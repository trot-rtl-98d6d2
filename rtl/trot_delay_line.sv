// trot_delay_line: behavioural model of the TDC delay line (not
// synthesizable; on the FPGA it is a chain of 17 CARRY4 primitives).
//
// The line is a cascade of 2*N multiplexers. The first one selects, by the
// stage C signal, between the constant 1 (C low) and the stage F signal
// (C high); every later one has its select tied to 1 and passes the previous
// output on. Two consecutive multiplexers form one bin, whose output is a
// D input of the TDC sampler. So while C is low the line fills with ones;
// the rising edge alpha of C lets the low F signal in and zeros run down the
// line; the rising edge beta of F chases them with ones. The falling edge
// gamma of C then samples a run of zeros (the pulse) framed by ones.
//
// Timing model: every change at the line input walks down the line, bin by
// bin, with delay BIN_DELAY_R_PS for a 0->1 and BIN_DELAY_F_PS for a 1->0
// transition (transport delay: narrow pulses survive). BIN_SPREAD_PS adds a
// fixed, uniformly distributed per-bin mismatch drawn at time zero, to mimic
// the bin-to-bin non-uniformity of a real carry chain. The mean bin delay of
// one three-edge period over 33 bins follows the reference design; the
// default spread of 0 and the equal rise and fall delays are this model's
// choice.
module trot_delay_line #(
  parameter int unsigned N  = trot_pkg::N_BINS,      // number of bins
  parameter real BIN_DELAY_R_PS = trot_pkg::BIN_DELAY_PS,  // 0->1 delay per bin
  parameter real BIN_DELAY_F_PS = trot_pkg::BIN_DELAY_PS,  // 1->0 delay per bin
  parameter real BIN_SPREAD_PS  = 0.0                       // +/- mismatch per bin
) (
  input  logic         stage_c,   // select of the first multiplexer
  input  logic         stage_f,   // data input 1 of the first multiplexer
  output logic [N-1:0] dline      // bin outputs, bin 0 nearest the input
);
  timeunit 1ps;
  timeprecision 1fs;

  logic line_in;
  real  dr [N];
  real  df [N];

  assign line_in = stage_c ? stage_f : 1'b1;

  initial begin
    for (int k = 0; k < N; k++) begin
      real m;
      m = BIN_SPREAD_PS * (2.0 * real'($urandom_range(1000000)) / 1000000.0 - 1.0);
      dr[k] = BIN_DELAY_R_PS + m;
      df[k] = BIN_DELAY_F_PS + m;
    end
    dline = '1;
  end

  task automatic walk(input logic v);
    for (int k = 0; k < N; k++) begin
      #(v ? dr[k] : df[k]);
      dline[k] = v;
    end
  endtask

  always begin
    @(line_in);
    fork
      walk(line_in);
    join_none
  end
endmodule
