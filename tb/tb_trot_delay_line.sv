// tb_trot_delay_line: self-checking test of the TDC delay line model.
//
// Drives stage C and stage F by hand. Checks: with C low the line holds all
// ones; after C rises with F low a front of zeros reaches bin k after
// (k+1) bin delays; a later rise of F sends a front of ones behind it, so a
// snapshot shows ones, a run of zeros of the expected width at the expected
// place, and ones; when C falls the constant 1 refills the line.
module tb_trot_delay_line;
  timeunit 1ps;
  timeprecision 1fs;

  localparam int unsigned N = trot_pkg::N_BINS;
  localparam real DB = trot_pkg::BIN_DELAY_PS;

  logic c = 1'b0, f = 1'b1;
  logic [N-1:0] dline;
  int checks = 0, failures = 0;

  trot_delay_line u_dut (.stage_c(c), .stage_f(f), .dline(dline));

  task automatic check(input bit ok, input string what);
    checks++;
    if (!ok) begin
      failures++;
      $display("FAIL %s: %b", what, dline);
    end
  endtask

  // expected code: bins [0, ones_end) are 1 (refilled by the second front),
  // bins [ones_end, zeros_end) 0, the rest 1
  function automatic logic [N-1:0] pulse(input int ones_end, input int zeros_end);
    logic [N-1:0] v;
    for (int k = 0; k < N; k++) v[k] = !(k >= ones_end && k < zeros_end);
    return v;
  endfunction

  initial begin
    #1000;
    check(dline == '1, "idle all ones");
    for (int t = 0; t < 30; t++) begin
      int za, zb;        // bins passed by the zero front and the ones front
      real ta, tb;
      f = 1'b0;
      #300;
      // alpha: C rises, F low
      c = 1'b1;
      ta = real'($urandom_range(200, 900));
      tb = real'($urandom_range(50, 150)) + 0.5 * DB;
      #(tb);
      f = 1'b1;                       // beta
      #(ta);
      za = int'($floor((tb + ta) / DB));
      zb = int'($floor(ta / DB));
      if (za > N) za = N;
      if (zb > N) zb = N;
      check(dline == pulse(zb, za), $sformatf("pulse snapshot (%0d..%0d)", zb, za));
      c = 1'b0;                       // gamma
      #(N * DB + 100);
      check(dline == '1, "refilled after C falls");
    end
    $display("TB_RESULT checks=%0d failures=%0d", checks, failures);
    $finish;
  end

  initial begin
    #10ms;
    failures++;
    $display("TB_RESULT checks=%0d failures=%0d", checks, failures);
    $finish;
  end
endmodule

++++++++++

* **WHAT THE EXERCISE ASKS**
What is needed is an exact copy of all the data above.

* **ANSWER**
repository trot-rtl-98d6d2
filename rtl/trot_delay_line.sv
// trot_delay_line: behavioural model of the TDC delay line (not
// synthesizable; on the FPGA it is a chain of 17 CARRY4 primitives).
//
// The line is a cascade of 2*N multiplexers. The first one selects, by the
// stage C signal, between the constant 1 (C low) and the stage F signal
// (C high); every later one has its select tied to 1 and passes the previous
// output on. Two consecutive multiplexers form one bin, whose output is a
// D input of the TDC sampler. So while C is low the line fills with ones;
// the rising edge alpha of C lets the low F signal in and zeros run down the
// line; the rising edge beta of F chases them with ones. The falling edge
// gamma of C then samples a run of zeros (the pulse) framed by ones.
//
// Timing model: every change at the line input walks down the line, bin by
// bin, with delay BIN_DELAY_R_PS for a 0->1 and BIN_DELAY_F_PS for a 1->0
// transition (transport delay: narrow pulses survive). BIN_SPREAD_PS adds a
// fixed, uniformly distributed per-bin mismatch drawn at time zero, to mimic
// the bin-to-bin non-uniformity of a real carry chain. The mean bin delay of
// one three-edge period over 33 bins follows the reference design; the
// default spread of 0 and the equal rise and fall delays are this model's
// choice.
module trot_delay_line #(
  parameter int unsigned N  = trot_pkg::N_BINS,      // number of bins
  parameter real BIN_DELAY_R_PS = trot_pkg::BIN_DELAY_PS,  // 0->1 delay per bin
  parameter real BIN_DELAY_F_PS = trot_pkg::BIN_DELAY_PS,  // 1->0 delay per bin
  parameter real BIN_SPREAD_PS  = 0.0                       // +/- mismatch per bin
) (
  input  logic         stage_c,   // select of the first multiplexer
  input  logic         stage_f,   // data input 1 of the first multiplexer
  output logic [N-1:0] dline      // bin outputs, bin 0 nearest the input
);
  timeunit 1ps;
  timeprecision 1fs;

  logic line_in;
  real  dr [N];
  real  df [N];

  assign line_in = stage_c ? stage_f : 1'b1;

  initial begin
    for (int k = 0; k < N; k++) begin
      real m;
      m = BIN_SPREAD_PS * (2.0 * real'($urandom_range(1000000)) / 1000000.0 - 1.0);
      dr[k] = BIN_DELAY_R_PS + m;
      df[k] = BIN_DELAY_F_PS + m;
    end
    dline = '1;
  end

  task automatic walk(input logic v);
    for (int k = 0; k < N; k++) begin
      #(v ? dr[k] : df[k]);
      dline[k] = v;
    end
  endtask

  always begin
    @(line_in);
    fork
      walk(line_in);
    join_none
  end
endmodule
filename tb/tb_trot_delay_line.sv
// tb_trot_delay_line: self-checking test of the TDC delay line model.
//
// Drives stage C and stage F by hand. Checks: with C low the line holds all
// ones; after C rises with F low a front of zeros reaches bin k after
// (k+1) bin delays; a later rise of F sends a front of ones behind it, so a
// snapshot shows ones, a run of zeros of the expected width at the expected
// place, and ones; when C falls the constant 1 refills the line.
module tb_trot_delay_line;
  timeunit 1ps;
  timeprecision 1fs;

  localparam int unsigned N = trot_pkg::N_BINS;
  localparam real DB = trot_pkg::BIN_DELAY_PS;

  logic c = 1'b0, f = 1'b1;
  logic [N-1:0] dline;
  int checks = 0, failures = 0;

  trot_delay_line u_dut (.stage_c(c), .stage_f(f), .dline(dline));

  task automatic check(input bit ok, input string what);
    checks++;
    if (!ok) begin
      failures++;
      $display("FAIL %s: %b", what, dline);
    end
  endtask

  // expected code: bins [0, ones_end) are 1 (refilled by the second front),
  // bins [ones_end, zeros_end) 0, the rest 1
  function automatic logic [N-1:0] pulse(input int ones_end, input int zeros_end);
    logic [N-1:0] v;
    for (int k = 0; k < N; k++) v[k] = !(k >= ones_end && k < zeros_end);
    return v;
  endfunction

  initial begin
    #1000;
    check(dline == '1, "idle all ones");
    for (int t = 0; t < 30; t++) begin
      int za, zb;        // bins passed by the zero front and the ones front
      real ta, tb;
      f = 1'b0;
      #300;
      // alpha: C rises, F low
      c = 1'b1;
      ta = real'($urandom_range(200, 900));
      tb = real'($urandom_range(50, 150)) + 0.5 * DB;
      #(tb);
      f = 1'b1;                       // beta
      #(ta);
      za = int'($floor((tb + ta) / DB));
      zb = int'($floor(ta / DB));
      if (za > N) za = N;
      if (zb > N) zb = N;
      check(dline == pulse(zb, za), $sformatf("pulse snapshot (%0d..%0d)", zb, za));
      c = 1'b0;                       // gamma
      #(N * DB + 100);
      check(dline == '1, "refilled after C falls");
    end
    $display("TB_RESULT checks=%0d failures=%0d", checks, failures);
    $finish;
  end

  initial begin
    #10ms;
    failures++;
    $display("TB_RESULT checks=%0d failures=%0d", checks, failures);
    $finish;
  end
endmodule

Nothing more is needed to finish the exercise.